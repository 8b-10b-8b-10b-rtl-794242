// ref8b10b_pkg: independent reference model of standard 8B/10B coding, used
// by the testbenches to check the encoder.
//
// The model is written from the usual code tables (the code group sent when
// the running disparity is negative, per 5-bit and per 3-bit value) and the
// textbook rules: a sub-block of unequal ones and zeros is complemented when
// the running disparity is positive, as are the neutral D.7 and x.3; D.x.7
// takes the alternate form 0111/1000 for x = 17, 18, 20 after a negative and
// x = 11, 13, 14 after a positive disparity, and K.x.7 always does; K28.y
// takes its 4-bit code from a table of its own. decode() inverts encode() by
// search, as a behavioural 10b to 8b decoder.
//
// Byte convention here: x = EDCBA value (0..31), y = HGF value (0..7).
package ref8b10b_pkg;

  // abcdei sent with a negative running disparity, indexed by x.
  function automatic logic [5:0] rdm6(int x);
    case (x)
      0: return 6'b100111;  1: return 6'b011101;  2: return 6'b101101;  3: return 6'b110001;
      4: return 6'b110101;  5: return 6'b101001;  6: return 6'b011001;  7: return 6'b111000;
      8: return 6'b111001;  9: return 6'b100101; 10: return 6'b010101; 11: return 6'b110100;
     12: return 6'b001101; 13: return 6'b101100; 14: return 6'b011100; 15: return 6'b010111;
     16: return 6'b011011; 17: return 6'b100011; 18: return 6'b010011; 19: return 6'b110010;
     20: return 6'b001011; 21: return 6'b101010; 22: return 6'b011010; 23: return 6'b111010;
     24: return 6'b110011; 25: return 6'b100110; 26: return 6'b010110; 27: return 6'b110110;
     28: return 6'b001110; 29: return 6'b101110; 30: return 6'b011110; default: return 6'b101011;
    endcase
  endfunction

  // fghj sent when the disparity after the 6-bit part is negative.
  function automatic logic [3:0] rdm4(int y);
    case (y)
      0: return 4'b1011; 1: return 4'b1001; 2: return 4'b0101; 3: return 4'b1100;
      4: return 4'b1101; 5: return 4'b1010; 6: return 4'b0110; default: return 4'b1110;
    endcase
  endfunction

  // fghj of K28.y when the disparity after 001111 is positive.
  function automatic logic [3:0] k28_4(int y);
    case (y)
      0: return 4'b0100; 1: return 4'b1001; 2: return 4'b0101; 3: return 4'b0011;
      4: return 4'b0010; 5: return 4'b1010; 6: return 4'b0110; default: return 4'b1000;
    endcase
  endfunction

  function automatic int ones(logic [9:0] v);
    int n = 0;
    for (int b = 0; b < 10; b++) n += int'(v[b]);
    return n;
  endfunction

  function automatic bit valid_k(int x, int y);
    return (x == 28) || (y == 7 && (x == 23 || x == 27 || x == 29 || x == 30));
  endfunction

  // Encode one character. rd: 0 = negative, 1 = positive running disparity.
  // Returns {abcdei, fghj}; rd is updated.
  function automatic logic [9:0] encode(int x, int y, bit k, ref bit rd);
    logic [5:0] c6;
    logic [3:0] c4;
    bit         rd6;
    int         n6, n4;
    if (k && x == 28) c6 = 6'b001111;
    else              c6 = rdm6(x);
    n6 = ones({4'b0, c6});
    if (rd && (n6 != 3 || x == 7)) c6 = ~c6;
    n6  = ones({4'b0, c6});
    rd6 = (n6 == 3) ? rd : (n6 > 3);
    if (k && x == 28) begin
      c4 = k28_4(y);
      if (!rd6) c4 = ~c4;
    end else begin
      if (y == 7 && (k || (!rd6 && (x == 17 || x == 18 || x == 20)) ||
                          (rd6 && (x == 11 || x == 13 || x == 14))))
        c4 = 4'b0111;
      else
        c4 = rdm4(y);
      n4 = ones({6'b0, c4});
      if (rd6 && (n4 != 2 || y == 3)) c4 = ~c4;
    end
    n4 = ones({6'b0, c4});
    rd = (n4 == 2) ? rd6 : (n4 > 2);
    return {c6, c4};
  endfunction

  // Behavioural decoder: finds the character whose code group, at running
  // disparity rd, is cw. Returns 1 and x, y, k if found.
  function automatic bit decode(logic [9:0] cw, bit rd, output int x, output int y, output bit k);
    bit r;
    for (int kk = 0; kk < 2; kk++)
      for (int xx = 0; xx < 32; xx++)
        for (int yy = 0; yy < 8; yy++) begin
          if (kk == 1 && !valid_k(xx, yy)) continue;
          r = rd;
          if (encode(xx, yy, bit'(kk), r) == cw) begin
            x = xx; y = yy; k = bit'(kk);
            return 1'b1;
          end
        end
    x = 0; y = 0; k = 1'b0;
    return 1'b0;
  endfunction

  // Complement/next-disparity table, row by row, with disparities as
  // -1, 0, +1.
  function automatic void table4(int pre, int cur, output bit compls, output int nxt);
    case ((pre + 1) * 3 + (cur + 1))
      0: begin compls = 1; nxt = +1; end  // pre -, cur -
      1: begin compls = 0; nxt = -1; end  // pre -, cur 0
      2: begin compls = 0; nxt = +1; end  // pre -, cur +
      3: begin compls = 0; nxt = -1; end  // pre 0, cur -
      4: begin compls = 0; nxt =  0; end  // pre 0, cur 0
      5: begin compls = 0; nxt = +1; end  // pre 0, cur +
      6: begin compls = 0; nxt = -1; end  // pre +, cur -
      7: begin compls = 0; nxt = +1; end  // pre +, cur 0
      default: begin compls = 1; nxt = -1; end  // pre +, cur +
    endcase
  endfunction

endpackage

--

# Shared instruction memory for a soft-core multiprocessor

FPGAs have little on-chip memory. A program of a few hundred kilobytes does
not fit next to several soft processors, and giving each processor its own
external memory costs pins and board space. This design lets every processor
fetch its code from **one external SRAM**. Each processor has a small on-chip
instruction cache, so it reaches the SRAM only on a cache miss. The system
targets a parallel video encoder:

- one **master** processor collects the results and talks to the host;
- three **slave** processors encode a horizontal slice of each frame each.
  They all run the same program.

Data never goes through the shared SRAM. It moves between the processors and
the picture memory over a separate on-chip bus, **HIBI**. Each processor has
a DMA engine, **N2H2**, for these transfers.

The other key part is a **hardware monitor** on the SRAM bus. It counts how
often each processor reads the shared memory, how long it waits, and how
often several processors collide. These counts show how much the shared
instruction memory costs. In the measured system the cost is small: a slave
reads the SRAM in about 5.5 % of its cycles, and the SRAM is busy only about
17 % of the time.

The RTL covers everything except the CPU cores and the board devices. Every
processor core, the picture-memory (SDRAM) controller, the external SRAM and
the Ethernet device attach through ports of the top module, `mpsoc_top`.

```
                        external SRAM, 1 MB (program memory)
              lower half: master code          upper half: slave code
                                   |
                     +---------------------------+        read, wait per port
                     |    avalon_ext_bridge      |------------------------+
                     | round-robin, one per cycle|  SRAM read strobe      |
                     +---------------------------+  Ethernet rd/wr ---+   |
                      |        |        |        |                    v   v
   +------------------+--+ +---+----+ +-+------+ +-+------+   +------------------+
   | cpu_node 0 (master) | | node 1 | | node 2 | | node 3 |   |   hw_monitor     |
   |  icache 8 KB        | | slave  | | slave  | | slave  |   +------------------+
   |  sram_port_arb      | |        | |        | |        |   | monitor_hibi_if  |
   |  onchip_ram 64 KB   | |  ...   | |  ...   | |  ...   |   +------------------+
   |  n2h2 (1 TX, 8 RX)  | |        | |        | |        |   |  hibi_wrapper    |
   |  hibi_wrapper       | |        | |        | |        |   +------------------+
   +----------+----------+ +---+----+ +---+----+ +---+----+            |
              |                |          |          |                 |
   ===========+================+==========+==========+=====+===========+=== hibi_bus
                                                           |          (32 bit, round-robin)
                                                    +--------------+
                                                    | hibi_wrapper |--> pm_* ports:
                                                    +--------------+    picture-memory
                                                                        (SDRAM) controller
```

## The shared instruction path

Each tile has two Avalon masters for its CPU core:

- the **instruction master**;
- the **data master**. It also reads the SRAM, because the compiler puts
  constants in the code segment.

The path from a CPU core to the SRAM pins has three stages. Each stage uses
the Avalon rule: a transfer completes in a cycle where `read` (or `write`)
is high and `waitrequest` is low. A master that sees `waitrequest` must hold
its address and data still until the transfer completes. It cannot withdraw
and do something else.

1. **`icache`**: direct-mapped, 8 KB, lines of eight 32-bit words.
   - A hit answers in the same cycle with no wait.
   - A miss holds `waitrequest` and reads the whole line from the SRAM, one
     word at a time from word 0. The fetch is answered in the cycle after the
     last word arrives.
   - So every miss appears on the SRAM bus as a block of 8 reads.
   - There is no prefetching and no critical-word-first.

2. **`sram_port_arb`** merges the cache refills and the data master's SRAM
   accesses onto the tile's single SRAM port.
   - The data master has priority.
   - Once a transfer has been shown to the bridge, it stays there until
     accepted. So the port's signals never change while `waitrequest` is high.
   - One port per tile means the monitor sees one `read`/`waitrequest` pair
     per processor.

...

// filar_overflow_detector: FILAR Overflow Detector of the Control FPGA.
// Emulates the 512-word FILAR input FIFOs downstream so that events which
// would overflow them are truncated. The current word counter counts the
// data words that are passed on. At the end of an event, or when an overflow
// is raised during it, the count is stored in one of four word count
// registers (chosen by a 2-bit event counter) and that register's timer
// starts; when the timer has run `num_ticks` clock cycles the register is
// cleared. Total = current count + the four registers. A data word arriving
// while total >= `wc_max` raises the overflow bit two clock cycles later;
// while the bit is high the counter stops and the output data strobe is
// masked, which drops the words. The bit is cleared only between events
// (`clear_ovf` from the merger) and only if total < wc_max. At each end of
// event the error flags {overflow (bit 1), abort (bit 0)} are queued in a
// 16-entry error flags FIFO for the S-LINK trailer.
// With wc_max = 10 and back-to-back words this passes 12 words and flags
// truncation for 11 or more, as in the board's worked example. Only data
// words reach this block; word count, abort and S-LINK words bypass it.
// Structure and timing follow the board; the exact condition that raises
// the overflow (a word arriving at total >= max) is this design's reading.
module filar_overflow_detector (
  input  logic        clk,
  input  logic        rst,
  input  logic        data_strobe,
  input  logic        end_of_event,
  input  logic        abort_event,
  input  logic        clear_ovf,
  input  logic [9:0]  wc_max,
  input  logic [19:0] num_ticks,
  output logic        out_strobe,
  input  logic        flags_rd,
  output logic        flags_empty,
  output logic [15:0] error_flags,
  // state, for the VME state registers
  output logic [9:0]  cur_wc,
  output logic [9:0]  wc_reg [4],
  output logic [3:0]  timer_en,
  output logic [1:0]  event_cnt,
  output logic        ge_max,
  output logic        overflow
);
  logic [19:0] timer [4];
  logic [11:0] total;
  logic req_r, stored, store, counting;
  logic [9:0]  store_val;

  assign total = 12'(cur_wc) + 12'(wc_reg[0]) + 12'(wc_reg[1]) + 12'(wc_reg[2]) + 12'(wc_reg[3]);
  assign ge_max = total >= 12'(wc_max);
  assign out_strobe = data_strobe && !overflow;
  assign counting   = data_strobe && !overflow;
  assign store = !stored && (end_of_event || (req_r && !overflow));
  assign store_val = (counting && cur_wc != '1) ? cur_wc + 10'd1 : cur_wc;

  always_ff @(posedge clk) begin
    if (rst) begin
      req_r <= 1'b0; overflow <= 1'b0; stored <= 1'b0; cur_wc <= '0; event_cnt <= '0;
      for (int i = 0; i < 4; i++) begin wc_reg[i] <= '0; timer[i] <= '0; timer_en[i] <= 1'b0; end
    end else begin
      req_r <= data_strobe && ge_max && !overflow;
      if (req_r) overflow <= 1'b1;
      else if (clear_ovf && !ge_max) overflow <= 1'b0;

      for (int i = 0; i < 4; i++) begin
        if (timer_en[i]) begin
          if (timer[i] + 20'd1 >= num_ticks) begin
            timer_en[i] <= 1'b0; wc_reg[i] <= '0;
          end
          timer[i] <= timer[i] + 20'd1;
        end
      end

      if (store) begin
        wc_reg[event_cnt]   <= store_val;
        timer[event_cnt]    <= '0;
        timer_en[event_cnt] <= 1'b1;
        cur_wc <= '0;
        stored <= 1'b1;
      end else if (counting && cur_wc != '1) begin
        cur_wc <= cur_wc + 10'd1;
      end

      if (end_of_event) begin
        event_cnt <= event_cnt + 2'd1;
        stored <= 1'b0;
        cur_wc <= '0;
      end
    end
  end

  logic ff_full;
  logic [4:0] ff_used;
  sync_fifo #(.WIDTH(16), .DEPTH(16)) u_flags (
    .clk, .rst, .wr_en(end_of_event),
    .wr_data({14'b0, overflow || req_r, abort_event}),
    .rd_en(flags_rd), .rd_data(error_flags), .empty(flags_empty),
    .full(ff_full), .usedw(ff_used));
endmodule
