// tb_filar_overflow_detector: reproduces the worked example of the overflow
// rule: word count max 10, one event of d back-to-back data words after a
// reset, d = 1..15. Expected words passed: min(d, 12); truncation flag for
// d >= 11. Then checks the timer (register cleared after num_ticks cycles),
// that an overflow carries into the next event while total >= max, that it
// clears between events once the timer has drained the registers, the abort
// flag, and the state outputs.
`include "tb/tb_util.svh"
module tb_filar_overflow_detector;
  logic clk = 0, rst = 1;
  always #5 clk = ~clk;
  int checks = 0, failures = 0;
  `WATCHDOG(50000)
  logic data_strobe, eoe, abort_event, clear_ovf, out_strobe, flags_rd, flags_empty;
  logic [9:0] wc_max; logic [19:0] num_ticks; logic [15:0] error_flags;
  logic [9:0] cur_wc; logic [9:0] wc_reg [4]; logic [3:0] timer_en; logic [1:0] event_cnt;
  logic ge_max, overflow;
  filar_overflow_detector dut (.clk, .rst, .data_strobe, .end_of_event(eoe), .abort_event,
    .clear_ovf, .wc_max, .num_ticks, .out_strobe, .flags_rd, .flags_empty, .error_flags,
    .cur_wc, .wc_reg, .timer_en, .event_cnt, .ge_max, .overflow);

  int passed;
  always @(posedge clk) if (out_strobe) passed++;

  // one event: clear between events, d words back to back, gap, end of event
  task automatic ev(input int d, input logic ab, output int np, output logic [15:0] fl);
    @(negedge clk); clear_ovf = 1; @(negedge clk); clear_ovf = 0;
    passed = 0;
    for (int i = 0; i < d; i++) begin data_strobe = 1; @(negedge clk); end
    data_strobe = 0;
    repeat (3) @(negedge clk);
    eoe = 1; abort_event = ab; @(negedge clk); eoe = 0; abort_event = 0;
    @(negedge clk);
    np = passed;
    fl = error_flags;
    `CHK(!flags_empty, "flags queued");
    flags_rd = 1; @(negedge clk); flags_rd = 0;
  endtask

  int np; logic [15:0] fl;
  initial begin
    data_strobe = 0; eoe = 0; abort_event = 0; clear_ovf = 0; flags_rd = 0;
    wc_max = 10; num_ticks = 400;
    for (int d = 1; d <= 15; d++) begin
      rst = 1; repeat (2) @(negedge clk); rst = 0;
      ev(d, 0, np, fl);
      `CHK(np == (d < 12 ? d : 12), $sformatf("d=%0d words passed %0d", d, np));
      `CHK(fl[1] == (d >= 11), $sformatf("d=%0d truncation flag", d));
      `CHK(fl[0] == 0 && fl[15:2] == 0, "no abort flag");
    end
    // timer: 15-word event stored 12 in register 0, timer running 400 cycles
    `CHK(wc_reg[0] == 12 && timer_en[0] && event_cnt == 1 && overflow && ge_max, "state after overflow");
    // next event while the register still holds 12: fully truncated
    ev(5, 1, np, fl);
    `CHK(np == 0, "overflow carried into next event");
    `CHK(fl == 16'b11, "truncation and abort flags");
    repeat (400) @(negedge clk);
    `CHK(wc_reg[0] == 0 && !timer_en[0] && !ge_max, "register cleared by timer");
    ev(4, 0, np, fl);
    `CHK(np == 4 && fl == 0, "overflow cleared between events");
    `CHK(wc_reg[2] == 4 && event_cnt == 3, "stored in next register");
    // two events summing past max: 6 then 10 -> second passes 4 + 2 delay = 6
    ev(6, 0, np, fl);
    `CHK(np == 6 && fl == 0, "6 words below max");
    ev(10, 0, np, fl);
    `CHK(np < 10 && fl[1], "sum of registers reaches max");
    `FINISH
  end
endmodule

What you have to do: Search the entries above for the string "soft". Copy each line that holds it.

Result of this exercise:
# Shared instruction memory for a soft-core multiprocessor
not fit next to several soft processors, and giving each processor its own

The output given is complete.